Martha Bachenheimer ersucht die Regierung um eine Zwischenaufenthaltsgenehmigung für ihre jüdische Mutter Bertha Adler


Schreiben von Martha Bachenheimer an die Regierung [1]

7.11.1939, Vaduz

Unter Bezugnahme auf mein Ansuchen vom 19.1.1939 [2] wage ich es in Anbetracht der neuesten Entwicklung im Reiche neuerdings, die fürstliche Regierung um Wiedererwägung meines Einreiseansuchens für meine Mutter Frau Bertha Adler in Kassel zu ersuchen.
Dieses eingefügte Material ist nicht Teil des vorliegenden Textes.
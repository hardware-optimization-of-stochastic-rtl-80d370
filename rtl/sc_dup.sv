// sc_dup: an SN duplicator together with the LFSR that drives its random bits.
//
// DUP_KIND selects the FSR, RRR or 2^n RRR duplicator (sc_pkg::dup_kind_e). The
// random bit stream r is taken from the low bits of a private LFSR of LFSR_W bits
// seeded with SEED: bit 0 for FSR and RRR, bits DUP_LOG-1..0 for 2^n RRR. Each
// LFSR bit carries a random stream of value ~1/2, as the document assumes. Giving
// every duplicator its own LFSR (rather than sharing bits of one LFSR between
// duplicators, which the document also allows) is this design's choice; it keeps
// the streams of different duplicators at unrelated phases.
//
// Interface and timing are those of the selected duplicator: out_sn follows in_sn
// with zero cycles of latency; state advances on a clock edge with en=1.
// Only the low LFSR bits are read; lint reports the upper bits as unused, which
// is expected: they are the LFSR's internal state.
module sc_dup #(
  parameter sc_pkg::dup_kind_e DUP_KIND = sc_pkg::DUP_NRRR,
  parameter int unsigned DUP_LOG = 1,
  parameter int unsigned LFSR_W = 8,
  parameter logic [LFSR_W-1:0] SEED = LFSR_W'(1)
) (
  input  logic clk,
  input  logic rst_n,
  input  logic en,
  input  logic in_sn,
  output logic out_sn
);
  localparam int unsigned RW = (DUP_LOG == 0) ? 1 : DUP_LOG;
  logic [LFSR_W-1:0] rnd;

  lfsr #(.WIDTH(LFSR_W), .SEED(SEED)) u_rnd (.clk, .rst_n, .en, .state(rnd));

  if (DUP_KIND == sc_pkg::DUP_FSR) begin : g_fsr
    dup_fsr u_dup (.clk, .rst_n, .en, .in_sn, .r(rnd[0]), .out_sn);
  end else if (DUP_KIND == sc_pkg::DUP_RRR) begin : g_rrr
    dup_rrr u_dup (.clk, .rst_n, .en, .in_sn, .r(rnd[0]), .out_sn);
  end else begin : g_nrrr
    dup_nrrr #(.N_LOG(DUP_LOG)) u_dup (.clk, .rst_n, .en, .in_sn, .r(rnd[RW-1:0]), .out_sn);
  end

  initial assert (DUP_LOG <= LFSR_W) else $error("sc_dup: DUP_LOG exceeds LFSR_W");
endmodule
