// sc_squarer: stochastic squarer, y = x^2.
//
// An AND gate multiplies two independent SNs. Feeding x to both inputs would give
// x back, so one input is a duplicate x' of x made by an SN duplicator: the same
// value with a different bit stream. y[i] = x[i] & x'[i]. This is the document's
// squarer; the duplicator kind and size are parameters (default 2^1 RRR, the best
// choice the document reports for 255-bit SNs).
//
// Interface: x in, y out, both one SN bit per cycle, zero cycles of latency;
// duplicator state advances on a clock edge with en=1.
module sc_squarer #(
  parameter int unsigned LFSR_W = 8,
  parameter sc_pkg::dup_kind_e DUP_KIND = sc_pkg::DUP_NRRR,
  parameter int unsigned DUP_LOG = 1,
  parameter int unsigned SEED_BASE = 1
) (
  input  logic clk,
  input  logic rst_n,
  input  logic en,
  input  logic x,
  output logic y
);
  logic xd;

  sc_dup #(.DUP_KIND(DUP_KIND), .DUP_LOG(DUP_LOG), .LFSR_W(LFSR_W),
           .SEED(LFSR_W'(sc_pkg::seed_of(LFSR_W, SEED_BASE, 0))))
    u_dup (.clk, .rst_n, .en, .in_sn(x), .out_sn(xd));

  assign y = x & xd;
endmodule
Seit meinem ersten Ansuchen haben sich die Verhältnisse für meine Mutter bedeutend verschlimmert und es droht infolge der Ereignisse in Polen der Abtransport der Nichtarier in dieses von den Deutschen eroberte Land. Was das für eine 68jährige Frau bedeutet, kann die hohe Regierung wohl selbst ermessen. Dabei kann ich neuerdings betonen, dass meine Mutter nur Transit hier Aufenthalt nehmen will, denn sie ist schon lange beim USA Konsulat in Stuttgart angemeldet und hat ihre Nummer. Auch die Bürgschaft ist längst in Ordnung. Meine Schwester wohnt in New York und besorgt für meine Mutter alles, was eine rasche Abwanderung nach dort ermöglicht. Eine Gefahr besteht in gar keiner Weise und für den Unterhalt kommt mein Mann [Ferdinand Bachenheimer] gern auf.

Im Namen der Menschlichkeit bitte ich die hohe Regierung, mein Ansuchen diesmal nicht abschlägig zu behandeln. [3]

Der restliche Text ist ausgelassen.